Throughout Greek mythology there existed a tribe called Amazone, comprising only of women, and a hunting tribe that tamed horses and fought.

While it is said that Amazon exaggerated the tribal tribes that lived on the Black Sea coast, the Scythians of the nomadic horse races that appeared in the record from around the 9th century BC were actually girls of age 13 years old. DNA tests revealed that there was a ‘female warrior’.

The myth of ‘ female warriors ‘ has been considered a purely imaginary product for many years but in the last years, archeological evidence has been found of the existence of female warriors.

Remains of the young ancient Scythian warrior.

By the end of 2019, it was revealed that the two Scythian warriors found in western Russia, buried about 2500 years ago, are women.

The two female warriors were buried together with the other women, and the burial items included an iron knife, over 30 arrowheads, and a harness for horse riding.

It is said that one of them was wearing a headdress with a flower-shaped decoration at the age of 40 to 50 years old, and the other was buried at the age of about 30 to 35 years old, straddling a horse.

‘We can say that these two were indeed horsemen,’ said Valerii Guliaev, an archaeologist at the Institute of Archeology of the Russian Academy of Sciences.

Guliaev’s research team seems to have discovered 11 women who were buried under the armed condition in the past 10 years, and female warriors were undergoing the same burial ceremony as male warriors.

The Scythian remains with the headdress

In the wake of Guliaev’s findings, another research team focused on the Scythian warriors found in the Tuva Republic in 1988.

Varvara Busova, an archaeologist at the Russian Academy of Sciences, discovered that the warrior was a young man because he had found burial items such as axes and bows that would normally be housed with men and no burial items associated with women such as beads and mirrors. It was thought to have been.

The warrior was housed in a larch casket with various weapons and was partially mummified.

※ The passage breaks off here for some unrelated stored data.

// Reference counter: counts periods of the 50 MHz crystal clock while the RO
// enable is high, so that the RO frequency can be calibrated as
// f_RO = ro_count * 50 MHz / ref_count.
//
// W-bit counter with a synchronous clear (clear wins over counting); it
// counts one per clock cycle in which en is high. The 32-bit width and the
// counting during the enable follow the measurement setup; the synchronous
// clear is this design's choice.
module ref_counter #(
  parameter int unsigned W = 32
) (
  input  logic         clk,
  input  logic         clr,
  input  logic         en,
  output logic [W-1:0] count
);

  always_ff @(posedge clk) begin
    if (clr)     count <= '0;
    else if (en) count <= count + 1'b1;
  end

endmodule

When the research team examined the DNA of the body, it was found that the body was female and that the age was not even 14 years old. Girl warrior is wearing, such as fur coats, coat dipodidae seems to have been made by Awa connect the skin.

Radiocarbon dating of burial items suggests that the girl was buried between the 7th and 5th centuries BC, but Busova’s research team wants to more accurately identify when the girl was buried. thinking about.

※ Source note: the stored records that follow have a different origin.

// Testbench for ref_counter: random enable patterns on a 50 MHz clock; the
// count must equal the number of cycles with the enable high since the last
// clear, and the clear must win over counting.
`timescale 1ns/1ps
module tb_ref_counter;
  int checks = 0, failures = 0;

  logic        clk = 0;
  logic        clr, en;
  logic [31:0] count;
  int          model;

  always #10 clk = ~clk;

  ref_counter #(.W(32)) dut (.clk(clk), .clr(clr), .en(en), .count(count));

  initial begin : watchdog
    repeat (100000) @(posedge clk);
    failures++;
    $display("TB_RESULT checks=%0d failures=%0d", checks, failures);
    $finish;
  end

  initial begin
    clr = 1; en = 1; model = 0;
    @(posedge clk); #1;
    checks++;
    if (count != 0) begin failures++; $display("FAIL: clear wins over enable"); end
    clr = 0;
    for (int i = 0; i < 5000; i++) begin
      en  = ($urandom % 4) != 0;
      clr = ($urandom % 500) == 0;
      @(posedge clk);
      if (clr) model = 0;
      else if (en) model++;
      #1;
      checks++;
      if (count != 32'(model)) begin
        failures++;
        $display("FAIL: cycle %0d count %0d expected %0d", i, count, model);
      end
    end
    $display("TB_RESULT checks=%0d failures=%0d", checks, failures);
    $finish;
  end
endmodule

In addition, it may be possible to find out the cause of the girl’s death by performing restoration work of the burial goods and CT scan of the body.

Historian Adrian Mayer pointed out that the Scythians had female warriors because they were small as a social group. ‘Since they lived in a small tribe, it makes sense that everyone in the tribe is a stakeholder. They all had to contribute to defense, war, and hunting.’ Says Mayer.